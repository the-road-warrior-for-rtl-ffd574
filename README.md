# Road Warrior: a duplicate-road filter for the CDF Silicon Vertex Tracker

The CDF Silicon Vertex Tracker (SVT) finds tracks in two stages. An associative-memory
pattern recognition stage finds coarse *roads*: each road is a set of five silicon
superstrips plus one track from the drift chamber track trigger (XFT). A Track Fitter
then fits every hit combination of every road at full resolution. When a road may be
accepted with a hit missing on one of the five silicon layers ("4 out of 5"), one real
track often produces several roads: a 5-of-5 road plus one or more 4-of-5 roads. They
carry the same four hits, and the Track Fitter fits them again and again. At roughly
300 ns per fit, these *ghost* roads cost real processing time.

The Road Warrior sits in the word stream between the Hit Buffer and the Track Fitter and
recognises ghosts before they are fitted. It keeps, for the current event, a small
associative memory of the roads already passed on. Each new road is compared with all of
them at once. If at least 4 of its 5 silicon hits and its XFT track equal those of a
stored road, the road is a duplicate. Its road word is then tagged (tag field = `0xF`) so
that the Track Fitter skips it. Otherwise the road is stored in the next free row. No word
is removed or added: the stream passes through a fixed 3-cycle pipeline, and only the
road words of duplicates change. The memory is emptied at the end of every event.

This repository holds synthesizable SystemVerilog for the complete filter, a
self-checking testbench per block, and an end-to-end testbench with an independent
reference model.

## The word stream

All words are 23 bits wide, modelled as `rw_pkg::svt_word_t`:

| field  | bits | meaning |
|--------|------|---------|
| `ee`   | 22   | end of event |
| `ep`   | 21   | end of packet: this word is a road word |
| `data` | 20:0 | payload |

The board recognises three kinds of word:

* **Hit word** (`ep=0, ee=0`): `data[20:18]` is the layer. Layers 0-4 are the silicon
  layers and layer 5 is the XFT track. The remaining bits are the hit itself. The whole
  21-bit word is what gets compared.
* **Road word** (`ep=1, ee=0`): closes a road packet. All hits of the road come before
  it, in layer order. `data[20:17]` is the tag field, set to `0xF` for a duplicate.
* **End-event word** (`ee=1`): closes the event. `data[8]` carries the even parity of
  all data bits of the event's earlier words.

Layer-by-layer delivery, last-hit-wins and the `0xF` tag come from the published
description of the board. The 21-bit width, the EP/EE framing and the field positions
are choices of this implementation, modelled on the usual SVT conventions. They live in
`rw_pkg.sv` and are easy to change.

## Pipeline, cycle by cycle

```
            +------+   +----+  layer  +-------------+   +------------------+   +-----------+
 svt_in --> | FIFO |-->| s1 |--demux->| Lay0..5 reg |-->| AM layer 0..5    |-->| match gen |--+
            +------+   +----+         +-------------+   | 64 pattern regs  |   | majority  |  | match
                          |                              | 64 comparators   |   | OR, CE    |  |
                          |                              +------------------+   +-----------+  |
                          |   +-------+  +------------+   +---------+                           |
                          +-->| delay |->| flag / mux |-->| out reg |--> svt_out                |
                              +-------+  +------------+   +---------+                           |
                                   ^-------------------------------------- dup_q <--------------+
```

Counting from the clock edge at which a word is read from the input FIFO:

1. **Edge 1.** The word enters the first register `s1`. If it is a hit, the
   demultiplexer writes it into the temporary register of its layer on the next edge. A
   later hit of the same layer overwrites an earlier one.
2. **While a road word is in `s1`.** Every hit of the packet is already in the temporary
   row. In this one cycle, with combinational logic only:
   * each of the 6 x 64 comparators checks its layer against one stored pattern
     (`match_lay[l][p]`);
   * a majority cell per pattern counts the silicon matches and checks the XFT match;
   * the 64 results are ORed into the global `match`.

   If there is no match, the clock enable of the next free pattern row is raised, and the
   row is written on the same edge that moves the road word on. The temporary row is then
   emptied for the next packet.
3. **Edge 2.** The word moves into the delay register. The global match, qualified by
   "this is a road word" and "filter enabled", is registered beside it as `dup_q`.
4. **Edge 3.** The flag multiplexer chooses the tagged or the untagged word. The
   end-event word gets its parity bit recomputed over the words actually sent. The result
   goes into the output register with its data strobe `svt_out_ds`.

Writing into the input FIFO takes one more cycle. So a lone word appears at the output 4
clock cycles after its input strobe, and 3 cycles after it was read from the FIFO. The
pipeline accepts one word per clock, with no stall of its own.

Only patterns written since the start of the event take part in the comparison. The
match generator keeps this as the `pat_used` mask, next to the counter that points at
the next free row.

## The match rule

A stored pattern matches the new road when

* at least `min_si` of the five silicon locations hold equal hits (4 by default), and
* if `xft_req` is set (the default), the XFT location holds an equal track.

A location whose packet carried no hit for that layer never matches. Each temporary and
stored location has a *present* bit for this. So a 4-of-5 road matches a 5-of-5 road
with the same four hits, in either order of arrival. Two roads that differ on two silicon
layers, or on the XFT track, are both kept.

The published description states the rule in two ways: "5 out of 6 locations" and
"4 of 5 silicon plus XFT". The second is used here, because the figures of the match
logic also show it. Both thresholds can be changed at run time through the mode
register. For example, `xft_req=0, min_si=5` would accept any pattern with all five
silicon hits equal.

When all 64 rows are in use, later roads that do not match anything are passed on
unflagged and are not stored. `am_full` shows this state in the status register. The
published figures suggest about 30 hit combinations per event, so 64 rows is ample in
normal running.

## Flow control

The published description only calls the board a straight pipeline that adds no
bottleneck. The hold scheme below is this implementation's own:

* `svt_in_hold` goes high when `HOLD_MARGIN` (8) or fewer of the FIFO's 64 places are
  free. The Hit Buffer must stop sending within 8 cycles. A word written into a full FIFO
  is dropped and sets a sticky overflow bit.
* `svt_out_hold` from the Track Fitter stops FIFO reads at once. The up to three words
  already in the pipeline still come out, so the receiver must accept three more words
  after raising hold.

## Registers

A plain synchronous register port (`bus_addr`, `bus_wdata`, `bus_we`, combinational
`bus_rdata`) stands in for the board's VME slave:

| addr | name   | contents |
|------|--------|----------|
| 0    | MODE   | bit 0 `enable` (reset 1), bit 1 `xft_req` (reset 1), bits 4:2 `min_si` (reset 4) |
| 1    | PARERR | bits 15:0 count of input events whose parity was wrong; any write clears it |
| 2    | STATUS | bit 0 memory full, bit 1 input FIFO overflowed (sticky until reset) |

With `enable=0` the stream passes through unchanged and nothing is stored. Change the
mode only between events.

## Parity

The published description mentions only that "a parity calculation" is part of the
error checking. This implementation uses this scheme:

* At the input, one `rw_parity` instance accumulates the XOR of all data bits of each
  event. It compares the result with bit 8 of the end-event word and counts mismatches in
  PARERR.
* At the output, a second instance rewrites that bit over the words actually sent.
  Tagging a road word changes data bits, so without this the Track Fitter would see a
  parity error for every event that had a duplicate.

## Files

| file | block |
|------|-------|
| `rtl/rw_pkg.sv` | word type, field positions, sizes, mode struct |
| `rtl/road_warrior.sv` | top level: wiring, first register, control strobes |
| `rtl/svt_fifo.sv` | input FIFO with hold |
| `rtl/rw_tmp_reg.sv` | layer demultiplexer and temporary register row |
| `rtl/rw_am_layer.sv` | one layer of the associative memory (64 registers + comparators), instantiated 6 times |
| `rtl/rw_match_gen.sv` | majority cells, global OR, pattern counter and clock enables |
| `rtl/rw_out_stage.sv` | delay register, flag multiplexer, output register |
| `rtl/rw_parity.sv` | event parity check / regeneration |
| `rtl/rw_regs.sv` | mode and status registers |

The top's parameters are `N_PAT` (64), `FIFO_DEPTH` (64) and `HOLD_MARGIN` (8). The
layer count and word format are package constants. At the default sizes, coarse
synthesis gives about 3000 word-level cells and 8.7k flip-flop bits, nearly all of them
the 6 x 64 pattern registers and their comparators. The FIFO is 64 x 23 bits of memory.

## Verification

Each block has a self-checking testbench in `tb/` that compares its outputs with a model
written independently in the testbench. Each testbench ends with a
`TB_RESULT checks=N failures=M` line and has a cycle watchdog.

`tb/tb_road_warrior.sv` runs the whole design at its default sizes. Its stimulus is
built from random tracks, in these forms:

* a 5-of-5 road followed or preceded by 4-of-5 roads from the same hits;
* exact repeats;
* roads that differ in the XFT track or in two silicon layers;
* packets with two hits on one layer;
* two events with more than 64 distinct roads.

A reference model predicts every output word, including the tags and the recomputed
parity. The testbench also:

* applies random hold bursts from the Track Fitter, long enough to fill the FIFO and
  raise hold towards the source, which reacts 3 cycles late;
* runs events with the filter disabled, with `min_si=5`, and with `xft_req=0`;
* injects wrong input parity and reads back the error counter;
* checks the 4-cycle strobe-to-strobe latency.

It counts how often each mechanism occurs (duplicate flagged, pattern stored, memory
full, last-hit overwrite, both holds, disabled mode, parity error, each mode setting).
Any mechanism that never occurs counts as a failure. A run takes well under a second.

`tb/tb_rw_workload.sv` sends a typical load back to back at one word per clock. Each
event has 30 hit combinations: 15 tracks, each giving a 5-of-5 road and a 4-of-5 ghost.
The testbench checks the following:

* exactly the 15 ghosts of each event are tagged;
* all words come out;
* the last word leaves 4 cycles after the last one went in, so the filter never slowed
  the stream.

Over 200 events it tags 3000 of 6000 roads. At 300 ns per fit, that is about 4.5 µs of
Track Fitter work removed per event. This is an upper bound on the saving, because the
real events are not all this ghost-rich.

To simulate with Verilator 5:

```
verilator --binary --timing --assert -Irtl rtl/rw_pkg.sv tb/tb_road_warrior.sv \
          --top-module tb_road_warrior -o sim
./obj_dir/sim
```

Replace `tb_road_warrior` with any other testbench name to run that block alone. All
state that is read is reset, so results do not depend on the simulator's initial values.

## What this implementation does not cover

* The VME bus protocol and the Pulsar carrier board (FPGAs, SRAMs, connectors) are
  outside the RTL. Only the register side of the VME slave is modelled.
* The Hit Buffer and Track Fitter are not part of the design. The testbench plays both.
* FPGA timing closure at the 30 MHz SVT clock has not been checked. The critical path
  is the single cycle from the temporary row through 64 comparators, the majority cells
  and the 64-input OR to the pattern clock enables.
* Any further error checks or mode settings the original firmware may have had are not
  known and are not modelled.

• • •

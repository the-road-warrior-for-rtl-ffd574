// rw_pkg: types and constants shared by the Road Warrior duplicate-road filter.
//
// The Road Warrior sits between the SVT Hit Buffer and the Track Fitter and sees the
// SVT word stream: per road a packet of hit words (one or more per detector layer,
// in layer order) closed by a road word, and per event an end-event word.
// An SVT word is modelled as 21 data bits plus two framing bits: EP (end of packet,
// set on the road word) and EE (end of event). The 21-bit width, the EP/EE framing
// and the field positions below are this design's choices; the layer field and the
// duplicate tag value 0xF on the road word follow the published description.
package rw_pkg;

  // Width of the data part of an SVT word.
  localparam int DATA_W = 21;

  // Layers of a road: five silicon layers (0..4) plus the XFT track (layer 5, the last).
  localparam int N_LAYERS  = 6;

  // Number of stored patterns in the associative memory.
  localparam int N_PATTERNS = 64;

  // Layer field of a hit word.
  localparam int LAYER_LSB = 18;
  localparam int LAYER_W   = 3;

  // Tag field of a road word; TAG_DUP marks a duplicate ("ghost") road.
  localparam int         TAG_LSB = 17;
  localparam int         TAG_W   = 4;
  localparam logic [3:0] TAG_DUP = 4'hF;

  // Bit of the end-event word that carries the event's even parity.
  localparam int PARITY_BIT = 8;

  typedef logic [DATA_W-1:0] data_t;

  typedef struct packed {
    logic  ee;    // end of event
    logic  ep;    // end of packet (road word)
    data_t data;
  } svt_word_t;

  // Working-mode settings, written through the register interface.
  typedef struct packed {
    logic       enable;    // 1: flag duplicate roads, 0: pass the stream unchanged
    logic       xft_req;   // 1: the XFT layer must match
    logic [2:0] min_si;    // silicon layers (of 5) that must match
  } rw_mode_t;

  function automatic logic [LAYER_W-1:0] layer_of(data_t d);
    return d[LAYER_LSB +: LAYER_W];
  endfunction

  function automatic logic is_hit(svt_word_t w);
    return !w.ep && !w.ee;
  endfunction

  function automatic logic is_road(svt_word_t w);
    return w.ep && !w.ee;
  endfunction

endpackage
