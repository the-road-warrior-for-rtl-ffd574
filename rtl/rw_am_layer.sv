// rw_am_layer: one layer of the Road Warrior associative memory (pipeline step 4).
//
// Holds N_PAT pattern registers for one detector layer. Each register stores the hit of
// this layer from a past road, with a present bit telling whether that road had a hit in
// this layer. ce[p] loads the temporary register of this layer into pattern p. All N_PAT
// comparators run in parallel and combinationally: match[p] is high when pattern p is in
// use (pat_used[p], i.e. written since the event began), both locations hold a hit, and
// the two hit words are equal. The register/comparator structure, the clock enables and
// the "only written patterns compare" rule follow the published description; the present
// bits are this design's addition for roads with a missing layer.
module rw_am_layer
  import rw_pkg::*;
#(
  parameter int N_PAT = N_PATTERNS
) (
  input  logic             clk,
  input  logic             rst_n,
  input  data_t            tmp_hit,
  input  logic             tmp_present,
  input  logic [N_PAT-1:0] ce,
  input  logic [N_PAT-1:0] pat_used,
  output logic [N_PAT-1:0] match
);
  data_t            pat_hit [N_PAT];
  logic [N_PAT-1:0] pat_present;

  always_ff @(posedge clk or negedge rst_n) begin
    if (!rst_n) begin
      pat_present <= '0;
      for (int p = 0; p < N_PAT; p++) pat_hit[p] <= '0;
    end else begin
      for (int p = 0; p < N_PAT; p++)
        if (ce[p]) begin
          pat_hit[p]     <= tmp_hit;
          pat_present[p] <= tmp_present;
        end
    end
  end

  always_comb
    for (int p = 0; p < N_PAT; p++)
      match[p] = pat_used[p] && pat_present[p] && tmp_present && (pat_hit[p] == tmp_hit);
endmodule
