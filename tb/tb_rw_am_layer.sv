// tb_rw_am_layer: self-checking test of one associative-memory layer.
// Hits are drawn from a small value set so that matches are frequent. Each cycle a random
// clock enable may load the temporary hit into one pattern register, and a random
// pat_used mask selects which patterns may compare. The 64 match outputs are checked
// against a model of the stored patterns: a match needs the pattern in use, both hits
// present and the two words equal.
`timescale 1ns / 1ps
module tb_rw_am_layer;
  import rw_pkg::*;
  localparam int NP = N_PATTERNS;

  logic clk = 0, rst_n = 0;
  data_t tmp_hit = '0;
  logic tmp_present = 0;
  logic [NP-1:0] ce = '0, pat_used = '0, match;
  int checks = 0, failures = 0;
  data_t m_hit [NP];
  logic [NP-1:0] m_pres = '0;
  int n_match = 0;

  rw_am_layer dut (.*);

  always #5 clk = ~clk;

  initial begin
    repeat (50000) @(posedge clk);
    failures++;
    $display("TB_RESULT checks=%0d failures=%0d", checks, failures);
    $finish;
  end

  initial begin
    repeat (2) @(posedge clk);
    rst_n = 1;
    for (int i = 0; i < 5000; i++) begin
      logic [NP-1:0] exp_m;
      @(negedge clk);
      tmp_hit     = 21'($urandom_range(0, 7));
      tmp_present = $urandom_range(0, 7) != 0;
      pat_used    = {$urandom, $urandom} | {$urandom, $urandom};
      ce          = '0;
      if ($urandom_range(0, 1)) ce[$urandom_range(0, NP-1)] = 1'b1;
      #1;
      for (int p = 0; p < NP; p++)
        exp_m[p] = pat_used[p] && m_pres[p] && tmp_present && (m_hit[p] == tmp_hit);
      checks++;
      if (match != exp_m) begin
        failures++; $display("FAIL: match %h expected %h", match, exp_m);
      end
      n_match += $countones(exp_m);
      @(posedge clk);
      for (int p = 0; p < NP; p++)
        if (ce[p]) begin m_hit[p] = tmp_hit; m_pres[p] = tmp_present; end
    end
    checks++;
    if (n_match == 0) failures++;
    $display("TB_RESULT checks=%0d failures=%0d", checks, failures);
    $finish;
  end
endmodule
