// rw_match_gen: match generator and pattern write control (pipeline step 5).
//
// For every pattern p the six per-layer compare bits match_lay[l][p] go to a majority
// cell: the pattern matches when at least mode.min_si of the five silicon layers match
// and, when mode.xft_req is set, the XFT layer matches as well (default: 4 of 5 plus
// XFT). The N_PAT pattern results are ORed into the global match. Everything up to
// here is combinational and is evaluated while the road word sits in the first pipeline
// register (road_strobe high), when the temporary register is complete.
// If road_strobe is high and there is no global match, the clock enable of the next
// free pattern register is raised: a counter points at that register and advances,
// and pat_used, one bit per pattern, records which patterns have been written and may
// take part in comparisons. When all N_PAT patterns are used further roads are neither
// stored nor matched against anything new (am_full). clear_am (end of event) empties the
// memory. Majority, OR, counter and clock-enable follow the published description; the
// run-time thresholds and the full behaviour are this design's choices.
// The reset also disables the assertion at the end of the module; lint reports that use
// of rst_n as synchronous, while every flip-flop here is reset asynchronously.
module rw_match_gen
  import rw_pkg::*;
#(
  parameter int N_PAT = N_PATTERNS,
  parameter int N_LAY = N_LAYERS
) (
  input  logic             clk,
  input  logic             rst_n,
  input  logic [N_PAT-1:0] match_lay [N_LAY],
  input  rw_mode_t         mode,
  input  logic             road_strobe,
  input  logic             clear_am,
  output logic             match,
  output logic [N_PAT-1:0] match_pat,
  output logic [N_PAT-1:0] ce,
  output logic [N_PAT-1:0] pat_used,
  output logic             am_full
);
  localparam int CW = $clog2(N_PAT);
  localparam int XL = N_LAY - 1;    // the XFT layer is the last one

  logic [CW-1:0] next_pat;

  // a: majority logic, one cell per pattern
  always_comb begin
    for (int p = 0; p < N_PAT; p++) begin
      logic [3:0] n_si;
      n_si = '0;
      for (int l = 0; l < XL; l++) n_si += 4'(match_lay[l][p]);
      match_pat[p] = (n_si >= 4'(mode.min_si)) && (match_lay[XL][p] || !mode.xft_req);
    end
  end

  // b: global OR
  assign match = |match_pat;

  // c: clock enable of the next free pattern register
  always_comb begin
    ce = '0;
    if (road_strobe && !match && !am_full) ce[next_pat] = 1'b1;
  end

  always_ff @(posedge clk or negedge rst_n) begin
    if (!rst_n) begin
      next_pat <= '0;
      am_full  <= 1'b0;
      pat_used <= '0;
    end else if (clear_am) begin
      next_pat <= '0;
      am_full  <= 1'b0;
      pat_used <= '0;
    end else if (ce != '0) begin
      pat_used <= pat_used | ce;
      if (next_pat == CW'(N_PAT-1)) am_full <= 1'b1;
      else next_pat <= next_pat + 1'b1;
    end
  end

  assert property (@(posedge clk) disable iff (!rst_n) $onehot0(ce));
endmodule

• • •

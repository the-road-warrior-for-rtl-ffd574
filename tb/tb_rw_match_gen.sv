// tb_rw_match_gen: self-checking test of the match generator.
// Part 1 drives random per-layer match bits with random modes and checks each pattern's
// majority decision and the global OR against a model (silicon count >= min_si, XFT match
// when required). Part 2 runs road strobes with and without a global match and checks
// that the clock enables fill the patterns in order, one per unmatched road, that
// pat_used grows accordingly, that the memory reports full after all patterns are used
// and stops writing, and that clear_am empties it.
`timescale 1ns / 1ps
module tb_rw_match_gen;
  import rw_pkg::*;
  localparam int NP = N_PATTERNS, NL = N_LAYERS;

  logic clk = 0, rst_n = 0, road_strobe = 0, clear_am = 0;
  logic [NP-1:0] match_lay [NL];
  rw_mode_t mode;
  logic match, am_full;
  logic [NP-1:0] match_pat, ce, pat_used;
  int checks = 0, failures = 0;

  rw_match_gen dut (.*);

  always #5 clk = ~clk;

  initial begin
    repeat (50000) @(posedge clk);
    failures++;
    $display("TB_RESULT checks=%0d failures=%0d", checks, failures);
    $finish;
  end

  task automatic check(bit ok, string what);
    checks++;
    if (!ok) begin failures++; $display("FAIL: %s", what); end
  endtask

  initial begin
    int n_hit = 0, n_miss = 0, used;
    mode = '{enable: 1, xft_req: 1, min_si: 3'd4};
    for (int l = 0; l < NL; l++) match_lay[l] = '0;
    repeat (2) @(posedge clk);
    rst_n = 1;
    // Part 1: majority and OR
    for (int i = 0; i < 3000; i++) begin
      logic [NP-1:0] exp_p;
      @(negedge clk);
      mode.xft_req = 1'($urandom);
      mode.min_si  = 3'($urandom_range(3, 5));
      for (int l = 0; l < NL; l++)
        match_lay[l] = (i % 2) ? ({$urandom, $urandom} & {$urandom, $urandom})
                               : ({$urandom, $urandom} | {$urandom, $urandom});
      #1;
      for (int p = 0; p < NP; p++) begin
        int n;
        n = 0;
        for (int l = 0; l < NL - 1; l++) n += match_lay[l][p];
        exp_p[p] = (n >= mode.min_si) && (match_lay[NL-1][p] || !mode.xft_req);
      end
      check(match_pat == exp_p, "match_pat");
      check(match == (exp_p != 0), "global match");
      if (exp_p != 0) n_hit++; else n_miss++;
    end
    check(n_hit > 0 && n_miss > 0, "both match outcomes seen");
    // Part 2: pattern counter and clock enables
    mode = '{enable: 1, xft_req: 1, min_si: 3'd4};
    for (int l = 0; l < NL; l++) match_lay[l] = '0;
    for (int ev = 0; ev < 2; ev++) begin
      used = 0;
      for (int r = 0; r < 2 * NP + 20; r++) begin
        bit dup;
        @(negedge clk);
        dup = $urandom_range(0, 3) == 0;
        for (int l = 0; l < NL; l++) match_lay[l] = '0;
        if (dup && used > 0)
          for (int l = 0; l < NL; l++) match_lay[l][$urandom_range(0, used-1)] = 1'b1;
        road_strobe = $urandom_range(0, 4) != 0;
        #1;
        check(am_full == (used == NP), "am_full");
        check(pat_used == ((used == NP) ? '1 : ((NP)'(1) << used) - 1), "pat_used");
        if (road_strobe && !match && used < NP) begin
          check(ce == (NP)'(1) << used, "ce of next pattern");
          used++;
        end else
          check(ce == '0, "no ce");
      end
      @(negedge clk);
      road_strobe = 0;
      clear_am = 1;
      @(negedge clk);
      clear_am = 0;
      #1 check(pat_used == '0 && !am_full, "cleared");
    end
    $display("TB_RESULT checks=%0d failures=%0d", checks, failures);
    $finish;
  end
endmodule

• • •

**The task**
Look through the entries and return every line where "delay" appears.

**Output**
                          +-->| delay |->| flag / mux |-->| out reg |--> svt_out                |
3. **Edge 2.** The word moves into the delay register. The global match, qualified by
| `rtl/rw_out_stage.sv` | delay register, flag multiplexer, output register |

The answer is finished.